**Activity:** Would you please copy every line from the records that contains the word "period"?

─── Supplied material ───

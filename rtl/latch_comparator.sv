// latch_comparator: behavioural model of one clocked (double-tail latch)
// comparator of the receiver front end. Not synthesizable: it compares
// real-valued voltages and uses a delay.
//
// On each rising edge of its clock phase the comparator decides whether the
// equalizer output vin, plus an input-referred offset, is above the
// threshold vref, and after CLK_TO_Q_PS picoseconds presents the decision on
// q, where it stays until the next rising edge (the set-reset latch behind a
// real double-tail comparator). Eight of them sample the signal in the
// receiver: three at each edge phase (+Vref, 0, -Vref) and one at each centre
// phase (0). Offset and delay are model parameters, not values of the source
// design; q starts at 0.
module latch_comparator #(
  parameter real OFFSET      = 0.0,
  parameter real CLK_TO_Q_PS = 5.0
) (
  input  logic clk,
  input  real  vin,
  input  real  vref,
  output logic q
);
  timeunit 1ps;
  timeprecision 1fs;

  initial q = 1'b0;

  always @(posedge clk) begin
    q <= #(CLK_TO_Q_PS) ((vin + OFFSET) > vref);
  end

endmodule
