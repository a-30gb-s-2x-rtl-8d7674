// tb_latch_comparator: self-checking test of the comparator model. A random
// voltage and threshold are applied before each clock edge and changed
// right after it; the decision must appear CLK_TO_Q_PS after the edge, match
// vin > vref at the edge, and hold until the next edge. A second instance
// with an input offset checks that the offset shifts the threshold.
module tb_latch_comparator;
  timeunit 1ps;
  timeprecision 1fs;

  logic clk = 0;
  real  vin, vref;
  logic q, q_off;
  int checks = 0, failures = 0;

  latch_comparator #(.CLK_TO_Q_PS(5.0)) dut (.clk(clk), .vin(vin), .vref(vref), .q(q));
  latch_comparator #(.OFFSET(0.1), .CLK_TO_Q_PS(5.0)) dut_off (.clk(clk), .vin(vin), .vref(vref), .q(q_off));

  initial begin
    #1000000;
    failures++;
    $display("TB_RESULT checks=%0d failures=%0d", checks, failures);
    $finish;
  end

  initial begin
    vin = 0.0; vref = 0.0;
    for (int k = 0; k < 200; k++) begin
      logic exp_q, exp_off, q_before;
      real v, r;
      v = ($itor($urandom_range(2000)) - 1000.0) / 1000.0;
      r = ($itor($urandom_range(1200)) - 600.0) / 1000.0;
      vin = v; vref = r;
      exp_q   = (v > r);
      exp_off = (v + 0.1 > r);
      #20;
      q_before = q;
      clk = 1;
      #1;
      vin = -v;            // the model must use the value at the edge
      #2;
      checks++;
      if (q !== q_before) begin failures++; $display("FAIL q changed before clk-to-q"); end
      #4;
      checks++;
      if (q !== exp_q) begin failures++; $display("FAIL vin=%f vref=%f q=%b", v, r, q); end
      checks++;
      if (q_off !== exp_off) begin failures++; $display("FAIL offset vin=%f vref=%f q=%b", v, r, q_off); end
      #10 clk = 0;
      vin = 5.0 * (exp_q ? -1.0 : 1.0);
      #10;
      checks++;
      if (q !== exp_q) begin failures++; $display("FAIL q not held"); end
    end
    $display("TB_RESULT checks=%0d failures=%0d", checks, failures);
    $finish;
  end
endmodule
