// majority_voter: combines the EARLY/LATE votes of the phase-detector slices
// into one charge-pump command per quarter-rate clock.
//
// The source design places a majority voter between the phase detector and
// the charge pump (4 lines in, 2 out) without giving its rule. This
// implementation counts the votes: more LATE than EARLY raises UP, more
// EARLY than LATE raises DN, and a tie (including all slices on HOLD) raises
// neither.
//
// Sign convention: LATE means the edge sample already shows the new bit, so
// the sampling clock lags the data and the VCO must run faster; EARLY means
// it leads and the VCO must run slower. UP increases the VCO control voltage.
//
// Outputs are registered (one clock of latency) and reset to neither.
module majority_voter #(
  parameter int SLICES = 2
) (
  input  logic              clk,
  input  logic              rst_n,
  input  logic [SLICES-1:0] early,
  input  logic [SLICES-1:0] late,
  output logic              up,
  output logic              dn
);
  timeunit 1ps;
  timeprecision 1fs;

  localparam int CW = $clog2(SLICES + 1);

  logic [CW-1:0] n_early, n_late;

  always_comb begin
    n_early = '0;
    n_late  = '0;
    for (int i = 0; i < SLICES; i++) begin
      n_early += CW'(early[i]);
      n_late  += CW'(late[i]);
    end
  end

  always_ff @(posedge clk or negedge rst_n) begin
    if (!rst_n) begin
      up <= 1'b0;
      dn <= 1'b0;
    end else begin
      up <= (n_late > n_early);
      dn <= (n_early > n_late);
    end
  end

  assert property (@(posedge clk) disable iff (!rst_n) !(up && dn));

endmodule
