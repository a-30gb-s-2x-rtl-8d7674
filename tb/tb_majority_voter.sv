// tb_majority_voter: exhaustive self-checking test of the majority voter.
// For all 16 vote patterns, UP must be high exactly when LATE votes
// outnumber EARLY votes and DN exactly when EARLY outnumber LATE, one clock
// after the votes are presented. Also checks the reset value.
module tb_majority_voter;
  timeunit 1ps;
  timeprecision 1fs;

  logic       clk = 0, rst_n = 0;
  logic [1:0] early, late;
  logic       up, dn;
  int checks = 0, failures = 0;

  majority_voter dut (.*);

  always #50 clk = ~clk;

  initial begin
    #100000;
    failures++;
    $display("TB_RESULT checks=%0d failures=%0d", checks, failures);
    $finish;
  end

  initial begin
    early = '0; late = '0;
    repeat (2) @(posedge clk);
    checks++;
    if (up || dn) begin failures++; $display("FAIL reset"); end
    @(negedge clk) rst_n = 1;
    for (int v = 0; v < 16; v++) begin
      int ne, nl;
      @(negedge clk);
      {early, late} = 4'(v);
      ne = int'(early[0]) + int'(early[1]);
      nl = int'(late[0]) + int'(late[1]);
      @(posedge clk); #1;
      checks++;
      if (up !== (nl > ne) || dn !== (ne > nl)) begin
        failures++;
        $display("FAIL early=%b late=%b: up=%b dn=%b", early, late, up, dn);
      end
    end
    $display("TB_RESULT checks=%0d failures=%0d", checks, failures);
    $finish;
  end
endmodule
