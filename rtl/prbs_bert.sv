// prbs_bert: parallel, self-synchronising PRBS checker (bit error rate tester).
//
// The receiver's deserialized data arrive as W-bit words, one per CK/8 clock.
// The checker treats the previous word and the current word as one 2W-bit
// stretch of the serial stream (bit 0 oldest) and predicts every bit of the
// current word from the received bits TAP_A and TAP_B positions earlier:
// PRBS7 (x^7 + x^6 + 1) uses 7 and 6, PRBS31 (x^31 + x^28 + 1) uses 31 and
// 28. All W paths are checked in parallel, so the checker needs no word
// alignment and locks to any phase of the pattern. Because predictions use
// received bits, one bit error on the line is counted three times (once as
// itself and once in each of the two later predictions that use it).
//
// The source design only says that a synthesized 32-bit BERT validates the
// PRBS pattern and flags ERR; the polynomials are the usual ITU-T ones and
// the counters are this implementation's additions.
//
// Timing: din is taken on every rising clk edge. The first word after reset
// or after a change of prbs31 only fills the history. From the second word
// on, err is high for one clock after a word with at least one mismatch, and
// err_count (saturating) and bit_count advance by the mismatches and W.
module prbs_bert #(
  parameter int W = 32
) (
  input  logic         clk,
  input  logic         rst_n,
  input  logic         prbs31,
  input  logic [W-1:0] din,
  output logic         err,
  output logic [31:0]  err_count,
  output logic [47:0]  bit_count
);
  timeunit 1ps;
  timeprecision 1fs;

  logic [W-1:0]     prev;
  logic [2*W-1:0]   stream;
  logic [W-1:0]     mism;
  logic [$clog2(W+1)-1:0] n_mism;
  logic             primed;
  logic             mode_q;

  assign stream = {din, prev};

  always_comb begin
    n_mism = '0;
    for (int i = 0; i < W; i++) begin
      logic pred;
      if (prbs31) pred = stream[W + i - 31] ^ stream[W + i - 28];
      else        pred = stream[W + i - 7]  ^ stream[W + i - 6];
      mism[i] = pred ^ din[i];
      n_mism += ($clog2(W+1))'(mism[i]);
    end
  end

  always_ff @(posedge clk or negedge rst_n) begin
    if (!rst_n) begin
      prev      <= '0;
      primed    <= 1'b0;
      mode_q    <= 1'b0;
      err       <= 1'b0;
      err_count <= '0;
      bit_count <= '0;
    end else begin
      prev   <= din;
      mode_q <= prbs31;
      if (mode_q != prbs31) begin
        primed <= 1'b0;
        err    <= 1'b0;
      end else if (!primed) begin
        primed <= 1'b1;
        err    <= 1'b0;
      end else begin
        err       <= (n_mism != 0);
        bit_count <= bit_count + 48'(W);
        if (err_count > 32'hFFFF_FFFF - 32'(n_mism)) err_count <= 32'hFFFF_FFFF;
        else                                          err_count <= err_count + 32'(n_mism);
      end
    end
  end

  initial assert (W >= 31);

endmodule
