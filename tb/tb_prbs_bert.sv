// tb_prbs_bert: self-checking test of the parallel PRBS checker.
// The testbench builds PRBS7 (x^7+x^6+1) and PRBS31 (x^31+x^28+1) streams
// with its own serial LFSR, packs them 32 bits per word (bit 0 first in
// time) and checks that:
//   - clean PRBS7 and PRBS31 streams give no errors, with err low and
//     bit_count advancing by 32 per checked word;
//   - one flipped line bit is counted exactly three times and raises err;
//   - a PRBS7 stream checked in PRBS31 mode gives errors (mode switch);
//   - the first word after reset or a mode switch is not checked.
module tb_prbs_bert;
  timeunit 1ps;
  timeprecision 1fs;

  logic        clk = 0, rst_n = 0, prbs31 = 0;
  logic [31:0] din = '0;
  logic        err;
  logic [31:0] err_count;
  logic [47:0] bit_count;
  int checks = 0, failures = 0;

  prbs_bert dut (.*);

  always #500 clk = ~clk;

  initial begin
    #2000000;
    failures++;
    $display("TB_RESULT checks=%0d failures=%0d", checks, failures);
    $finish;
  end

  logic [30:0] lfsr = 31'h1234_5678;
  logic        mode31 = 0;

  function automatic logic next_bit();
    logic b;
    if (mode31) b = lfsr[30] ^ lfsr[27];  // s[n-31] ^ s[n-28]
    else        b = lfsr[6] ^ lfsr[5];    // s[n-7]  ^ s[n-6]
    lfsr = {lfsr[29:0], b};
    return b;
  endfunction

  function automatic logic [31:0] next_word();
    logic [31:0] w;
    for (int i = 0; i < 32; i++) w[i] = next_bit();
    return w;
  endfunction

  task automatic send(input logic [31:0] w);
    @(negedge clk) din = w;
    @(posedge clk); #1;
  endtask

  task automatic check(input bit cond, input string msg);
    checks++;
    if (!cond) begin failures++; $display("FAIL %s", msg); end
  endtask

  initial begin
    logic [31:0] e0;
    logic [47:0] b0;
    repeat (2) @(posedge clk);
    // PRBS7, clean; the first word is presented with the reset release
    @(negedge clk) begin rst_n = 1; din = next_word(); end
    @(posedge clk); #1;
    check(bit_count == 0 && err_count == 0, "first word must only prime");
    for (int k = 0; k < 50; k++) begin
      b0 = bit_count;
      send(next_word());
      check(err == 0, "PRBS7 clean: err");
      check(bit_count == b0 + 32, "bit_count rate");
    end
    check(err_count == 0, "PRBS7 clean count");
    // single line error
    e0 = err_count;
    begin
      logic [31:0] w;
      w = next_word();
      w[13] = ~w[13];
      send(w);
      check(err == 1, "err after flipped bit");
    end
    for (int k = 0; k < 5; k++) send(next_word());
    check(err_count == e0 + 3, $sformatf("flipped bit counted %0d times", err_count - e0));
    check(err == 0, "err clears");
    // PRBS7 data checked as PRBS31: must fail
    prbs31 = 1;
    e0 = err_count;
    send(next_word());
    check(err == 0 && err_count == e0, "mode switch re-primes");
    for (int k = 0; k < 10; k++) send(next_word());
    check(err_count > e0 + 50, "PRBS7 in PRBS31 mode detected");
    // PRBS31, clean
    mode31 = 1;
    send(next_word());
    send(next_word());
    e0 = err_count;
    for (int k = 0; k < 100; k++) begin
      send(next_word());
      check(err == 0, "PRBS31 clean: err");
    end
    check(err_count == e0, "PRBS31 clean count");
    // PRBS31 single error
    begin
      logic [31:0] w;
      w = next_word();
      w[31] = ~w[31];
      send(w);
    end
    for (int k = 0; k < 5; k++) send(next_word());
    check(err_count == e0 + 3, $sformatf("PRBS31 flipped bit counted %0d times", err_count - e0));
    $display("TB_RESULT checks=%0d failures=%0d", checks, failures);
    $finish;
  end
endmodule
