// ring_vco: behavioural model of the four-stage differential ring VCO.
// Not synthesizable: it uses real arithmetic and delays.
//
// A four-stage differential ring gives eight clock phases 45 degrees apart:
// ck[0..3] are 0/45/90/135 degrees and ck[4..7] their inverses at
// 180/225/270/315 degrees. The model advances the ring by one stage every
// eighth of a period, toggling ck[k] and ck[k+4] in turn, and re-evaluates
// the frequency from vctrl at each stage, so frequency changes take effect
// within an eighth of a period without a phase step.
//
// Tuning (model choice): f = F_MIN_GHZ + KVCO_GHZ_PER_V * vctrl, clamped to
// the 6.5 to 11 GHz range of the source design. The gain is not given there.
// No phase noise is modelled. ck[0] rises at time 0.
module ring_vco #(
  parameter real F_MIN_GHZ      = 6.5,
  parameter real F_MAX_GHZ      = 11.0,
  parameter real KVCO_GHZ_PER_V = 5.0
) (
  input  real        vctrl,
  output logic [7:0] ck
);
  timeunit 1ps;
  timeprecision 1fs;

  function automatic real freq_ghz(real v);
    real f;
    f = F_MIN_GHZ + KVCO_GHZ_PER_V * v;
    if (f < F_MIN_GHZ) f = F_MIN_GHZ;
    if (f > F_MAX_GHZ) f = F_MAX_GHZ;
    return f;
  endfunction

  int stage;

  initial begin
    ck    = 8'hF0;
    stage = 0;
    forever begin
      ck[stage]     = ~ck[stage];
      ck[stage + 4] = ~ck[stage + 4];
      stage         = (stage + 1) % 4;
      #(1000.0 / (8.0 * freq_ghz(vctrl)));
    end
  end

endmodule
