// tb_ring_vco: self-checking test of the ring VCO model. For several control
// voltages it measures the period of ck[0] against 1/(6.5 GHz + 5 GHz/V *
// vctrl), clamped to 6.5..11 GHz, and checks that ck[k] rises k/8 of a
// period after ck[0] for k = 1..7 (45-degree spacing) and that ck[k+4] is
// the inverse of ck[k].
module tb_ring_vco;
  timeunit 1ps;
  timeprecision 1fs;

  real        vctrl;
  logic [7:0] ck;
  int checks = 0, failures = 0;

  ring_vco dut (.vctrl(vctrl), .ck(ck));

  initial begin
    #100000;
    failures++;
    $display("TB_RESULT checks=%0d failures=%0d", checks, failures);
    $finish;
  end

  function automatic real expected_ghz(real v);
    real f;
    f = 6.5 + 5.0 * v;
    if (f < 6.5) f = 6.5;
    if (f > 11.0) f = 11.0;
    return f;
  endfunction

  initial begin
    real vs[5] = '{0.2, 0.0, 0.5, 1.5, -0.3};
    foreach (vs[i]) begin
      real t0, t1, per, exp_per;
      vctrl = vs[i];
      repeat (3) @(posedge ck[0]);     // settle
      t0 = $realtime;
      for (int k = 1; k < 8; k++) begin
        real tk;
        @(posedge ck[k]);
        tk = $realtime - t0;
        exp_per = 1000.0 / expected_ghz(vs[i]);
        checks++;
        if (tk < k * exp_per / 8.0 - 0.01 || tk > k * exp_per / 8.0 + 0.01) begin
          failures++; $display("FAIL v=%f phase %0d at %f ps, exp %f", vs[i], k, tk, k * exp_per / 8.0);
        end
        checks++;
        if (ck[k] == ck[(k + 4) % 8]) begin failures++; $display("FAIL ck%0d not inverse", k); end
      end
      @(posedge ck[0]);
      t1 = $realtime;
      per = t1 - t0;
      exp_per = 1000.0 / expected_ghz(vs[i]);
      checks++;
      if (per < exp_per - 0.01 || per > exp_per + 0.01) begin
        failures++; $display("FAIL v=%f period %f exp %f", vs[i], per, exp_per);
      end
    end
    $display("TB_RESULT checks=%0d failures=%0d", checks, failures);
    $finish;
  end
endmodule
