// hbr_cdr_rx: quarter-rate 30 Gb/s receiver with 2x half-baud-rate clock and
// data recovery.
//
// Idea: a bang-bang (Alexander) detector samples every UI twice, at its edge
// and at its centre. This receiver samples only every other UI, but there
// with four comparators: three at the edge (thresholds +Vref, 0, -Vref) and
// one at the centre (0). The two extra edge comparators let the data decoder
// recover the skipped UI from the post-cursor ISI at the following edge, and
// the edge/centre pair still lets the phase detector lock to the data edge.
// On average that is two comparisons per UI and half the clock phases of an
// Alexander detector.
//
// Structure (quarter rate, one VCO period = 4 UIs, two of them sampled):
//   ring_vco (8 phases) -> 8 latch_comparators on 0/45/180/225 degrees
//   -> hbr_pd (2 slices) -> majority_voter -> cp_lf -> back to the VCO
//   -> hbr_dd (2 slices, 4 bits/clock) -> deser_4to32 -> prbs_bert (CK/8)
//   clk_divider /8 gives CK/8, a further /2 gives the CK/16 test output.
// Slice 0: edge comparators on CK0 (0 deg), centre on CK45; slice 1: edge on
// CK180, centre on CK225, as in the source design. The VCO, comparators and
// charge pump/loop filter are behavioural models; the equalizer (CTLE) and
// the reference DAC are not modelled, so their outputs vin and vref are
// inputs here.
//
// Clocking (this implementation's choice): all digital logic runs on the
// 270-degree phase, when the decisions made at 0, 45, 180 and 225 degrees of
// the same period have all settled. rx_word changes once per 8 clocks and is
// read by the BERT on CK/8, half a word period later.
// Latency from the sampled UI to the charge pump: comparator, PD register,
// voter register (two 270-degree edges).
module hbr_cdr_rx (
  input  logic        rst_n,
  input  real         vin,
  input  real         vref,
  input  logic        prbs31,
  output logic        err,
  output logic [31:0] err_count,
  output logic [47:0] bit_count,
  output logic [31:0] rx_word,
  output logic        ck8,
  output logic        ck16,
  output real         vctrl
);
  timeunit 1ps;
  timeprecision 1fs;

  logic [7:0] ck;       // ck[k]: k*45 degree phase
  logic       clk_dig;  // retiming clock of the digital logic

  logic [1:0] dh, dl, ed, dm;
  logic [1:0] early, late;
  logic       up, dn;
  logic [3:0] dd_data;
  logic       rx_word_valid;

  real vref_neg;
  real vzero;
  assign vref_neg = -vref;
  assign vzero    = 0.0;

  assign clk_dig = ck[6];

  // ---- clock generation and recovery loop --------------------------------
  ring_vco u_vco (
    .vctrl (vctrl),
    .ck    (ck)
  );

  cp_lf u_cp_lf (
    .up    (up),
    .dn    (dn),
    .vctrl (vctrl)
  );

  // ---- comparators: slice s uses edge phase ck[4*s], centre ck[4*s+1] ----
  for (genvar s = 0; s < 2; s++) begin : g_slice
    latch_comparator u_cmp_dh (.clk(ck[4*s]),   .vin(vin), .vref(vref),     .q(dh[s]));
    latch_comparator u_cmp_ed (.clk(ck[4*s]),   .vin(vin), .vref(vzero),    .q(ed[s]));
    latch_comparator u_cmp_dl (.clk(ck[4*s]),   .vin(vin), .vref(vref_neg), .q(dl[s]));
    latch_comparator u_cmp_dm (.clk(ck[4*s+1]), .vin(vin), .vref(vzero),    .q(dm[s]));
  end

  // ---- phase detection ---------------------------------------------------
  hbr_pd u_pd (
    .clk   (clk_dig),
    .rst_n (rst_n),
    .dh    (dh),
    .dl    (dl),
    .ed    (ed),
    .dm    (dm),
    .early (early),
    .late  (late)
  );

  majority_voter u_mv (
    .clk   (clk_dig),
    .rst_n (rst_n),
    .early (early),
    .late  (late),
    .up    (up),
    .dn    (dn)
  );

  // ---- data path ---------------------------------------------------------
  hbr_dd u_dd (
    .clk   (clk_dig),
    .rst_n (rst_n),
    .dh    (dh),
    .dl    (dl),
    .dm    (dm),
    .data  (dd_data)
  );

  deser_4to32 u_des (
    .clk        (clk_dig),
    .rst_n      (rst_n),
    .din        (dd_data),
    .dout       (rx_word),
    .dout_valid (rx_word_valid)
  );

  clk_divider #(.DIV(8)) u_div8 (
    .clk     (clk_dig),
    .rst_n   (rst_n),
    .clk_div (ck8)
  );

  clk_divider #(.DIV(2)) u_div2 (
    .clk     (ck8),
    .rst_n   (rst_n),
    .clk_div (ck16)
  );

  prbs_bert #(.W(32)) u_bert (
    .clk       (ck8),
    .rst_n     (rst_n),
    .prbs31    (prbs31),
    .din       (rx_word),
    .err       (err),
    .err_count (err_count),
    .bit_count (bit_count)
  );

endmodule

───

**Expected output:**
// eighth of a period, toggling ck[k] and ck[k+4] in turn, and re-evaluates
// within an eighth of a period without a phase step.
// voltages it measures the period of ck[0] against 1/(6.5 GHz + 5 GHz/V *
// period after ck[0] for k = 1..7 (45-degree spacing) and that ck[k+4] is
        failures++; $display("FAIL v=%f period %f exp %f", vs[i], per, exp_per);
// Structure (quarter rate, one VCO period = 4 UIs, two of them sampled):
// the same period have all settled. rx_word changes once per 8 clocks and is
// read by the BERT on CK/8, half a word period later.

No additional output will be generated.